_Work instructions:_ What you give back should be exactly the opening lines of the data, ending with the line that contains "mem_resp_t mresp = '0;" and including it.

_Data for analysis:_
*** Block opens ***

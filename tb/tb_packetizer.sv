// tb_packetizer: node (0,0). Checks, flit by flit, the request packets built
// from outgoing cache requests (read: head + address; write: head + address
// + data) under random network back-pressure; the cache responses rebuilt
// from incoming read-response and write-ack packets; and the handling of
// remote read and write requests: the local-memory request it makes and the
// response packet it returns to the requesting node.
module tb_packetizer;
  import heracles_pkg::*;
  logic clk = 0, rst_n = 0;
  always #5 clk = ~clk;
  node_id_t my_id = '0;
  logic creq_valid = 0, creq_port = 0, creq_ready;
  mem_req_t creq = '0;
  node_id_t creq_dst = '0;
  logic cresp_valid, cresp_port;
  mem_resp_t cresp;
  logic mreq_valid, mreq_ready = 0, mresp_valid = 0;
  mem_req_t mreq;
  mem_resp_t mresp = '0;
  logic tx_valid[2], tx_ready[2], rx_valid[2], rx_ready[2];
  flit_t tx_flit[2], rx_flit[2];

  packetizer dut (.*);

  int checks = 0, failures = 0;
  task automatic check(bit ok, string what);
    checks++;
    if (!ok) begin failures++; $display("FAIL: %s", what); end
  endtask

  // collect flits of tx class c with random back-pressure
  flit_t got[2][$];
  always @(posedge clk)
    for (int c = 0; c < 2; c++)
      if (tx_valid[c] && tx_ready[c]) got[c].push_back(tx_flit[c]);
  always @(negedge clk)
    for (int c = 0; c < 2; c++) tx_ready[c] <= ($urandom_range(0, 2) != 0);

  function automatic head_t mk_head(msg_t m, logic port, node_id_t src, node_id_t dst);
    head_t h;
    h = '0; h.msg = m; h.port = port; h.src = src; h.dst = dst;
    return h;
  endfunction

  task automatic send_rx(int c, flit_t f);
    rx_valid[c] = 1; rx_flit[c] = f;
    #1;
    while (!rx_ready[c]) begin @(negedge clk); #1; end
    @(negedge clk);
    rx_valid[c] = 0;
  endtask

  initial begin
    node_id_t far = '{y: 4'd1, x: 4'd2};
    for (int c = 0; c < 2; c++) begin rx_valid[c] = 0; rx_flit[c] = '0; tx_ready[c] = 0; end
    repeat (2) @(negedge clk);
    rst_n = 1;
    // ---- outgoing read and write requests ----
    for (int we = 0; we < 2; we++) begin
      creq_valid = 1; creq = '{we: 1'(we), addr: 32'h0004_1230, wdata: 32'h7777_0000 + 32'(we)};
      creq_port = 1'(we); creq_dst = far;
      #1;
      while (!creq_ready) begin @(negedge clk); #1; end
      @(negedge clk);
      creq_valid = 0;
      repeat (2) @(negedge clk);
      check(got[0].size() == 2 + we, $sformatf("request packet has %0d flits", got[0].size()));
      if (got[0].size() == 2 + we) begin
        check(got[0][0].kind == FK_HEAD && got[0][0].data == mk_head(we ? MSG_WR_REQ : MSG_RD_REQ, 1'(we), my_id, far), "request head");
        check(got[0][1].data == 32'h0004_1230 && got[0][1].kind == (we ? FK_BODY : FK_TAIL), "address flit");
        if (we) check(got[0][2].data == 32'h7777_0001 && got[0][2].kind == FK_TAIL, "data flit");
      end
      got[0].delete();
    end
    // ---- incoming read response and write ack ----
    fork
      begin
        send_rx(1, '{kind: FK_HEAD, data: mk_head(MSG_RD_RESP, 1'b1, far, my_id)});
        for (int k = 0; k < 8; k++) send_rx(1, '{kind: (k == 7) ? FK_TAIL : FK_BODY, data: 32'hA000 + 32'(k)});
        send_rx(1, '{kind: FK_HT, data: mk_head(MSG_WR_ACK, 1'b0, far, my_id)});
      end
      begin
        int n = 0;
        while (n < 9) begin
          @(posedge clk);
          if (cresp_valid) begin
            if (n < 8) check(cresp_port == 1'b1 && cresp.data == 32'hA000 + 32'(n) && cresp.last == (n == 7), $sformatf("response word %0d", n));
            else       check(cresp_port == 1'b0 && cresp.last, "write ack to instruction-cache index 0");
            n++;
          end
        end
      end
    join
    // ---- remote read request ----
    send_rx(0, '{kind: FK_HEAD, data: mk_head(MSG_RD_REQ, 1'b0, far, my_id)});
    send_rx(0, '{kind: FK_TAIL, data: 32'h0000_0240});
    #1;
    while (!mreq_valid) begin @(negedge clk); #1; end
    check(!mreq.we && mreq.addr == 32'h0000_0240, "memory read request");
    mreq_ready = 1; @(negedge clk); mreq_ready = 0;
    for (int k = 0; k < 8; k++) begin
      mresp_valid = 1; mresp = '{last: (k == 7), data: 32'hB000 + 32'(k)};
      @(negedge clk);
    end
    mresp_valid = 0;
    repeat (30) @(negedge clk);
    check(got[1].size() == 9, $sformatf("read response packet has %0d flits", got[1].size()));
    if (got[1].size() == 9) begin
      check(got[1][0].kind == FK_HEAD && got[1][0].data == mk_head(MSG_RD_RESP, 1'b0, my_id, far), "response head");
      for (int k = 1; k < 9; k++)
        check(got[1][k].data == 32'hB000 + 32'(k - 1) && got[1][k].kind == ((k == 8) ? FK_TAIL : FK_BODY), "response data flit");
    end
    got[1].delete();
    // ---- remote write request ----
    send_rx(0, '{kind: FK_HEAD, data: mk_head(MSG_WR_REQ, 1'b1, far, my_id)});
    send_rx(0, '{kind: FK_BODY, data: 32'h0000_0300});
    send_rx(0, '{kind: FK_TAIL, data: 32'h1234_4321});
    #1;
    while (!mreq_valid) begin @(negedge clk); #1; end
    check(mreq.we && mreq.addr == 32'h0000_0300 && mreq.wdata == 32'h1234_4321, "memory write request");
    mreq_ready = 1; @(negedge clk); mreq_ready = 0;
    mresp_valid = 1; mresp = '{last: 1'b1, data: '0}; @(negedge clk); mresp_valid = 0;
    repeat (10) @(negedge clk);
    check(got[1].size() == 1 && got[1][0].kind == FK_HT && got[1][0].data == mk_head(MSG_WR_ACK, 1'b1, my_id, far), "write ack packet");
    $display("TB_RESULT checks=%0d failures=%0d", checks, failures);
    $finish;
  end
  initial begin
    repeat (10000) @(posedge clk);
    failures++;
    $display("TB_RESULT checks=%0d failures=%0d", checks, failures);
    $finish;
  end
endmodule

*** Block closes ***

_Response to the exercise:_
filename tb/tb_packetizer.sv
// tb_packetizer: node (0,0). Checks, flit by flit, the request packets built
// from outgoing cache requests (read: head + address; write: head + address
// + data) under random network back-pressure; the cache responses rebuilt
// from incoming read-response and write-ack packets; and the handling of
// remote read and write requests: the local-memory request it makes and the
// response packet it returns to the requesting node.
module tb_packetizer;
  import heracles_pkg::*;
  logic clk = 0, rst_n = 0;
  always #5 clk = ~clk;
  node_id_t my_id = '0;
  logic creq_valid = 0, creq_port = 0, creq_ready;
  mem_req_t creq = '0;
  node_id_t creq_dst = '0;
  logic cresp_valid, cresp_port;
  mem_resp_t cresp;
  logic mreq_valid, mreq_ready = 0, mresp_valid = 0;
  mem_req_t mreq;
  mem_resp_t mresp = '0;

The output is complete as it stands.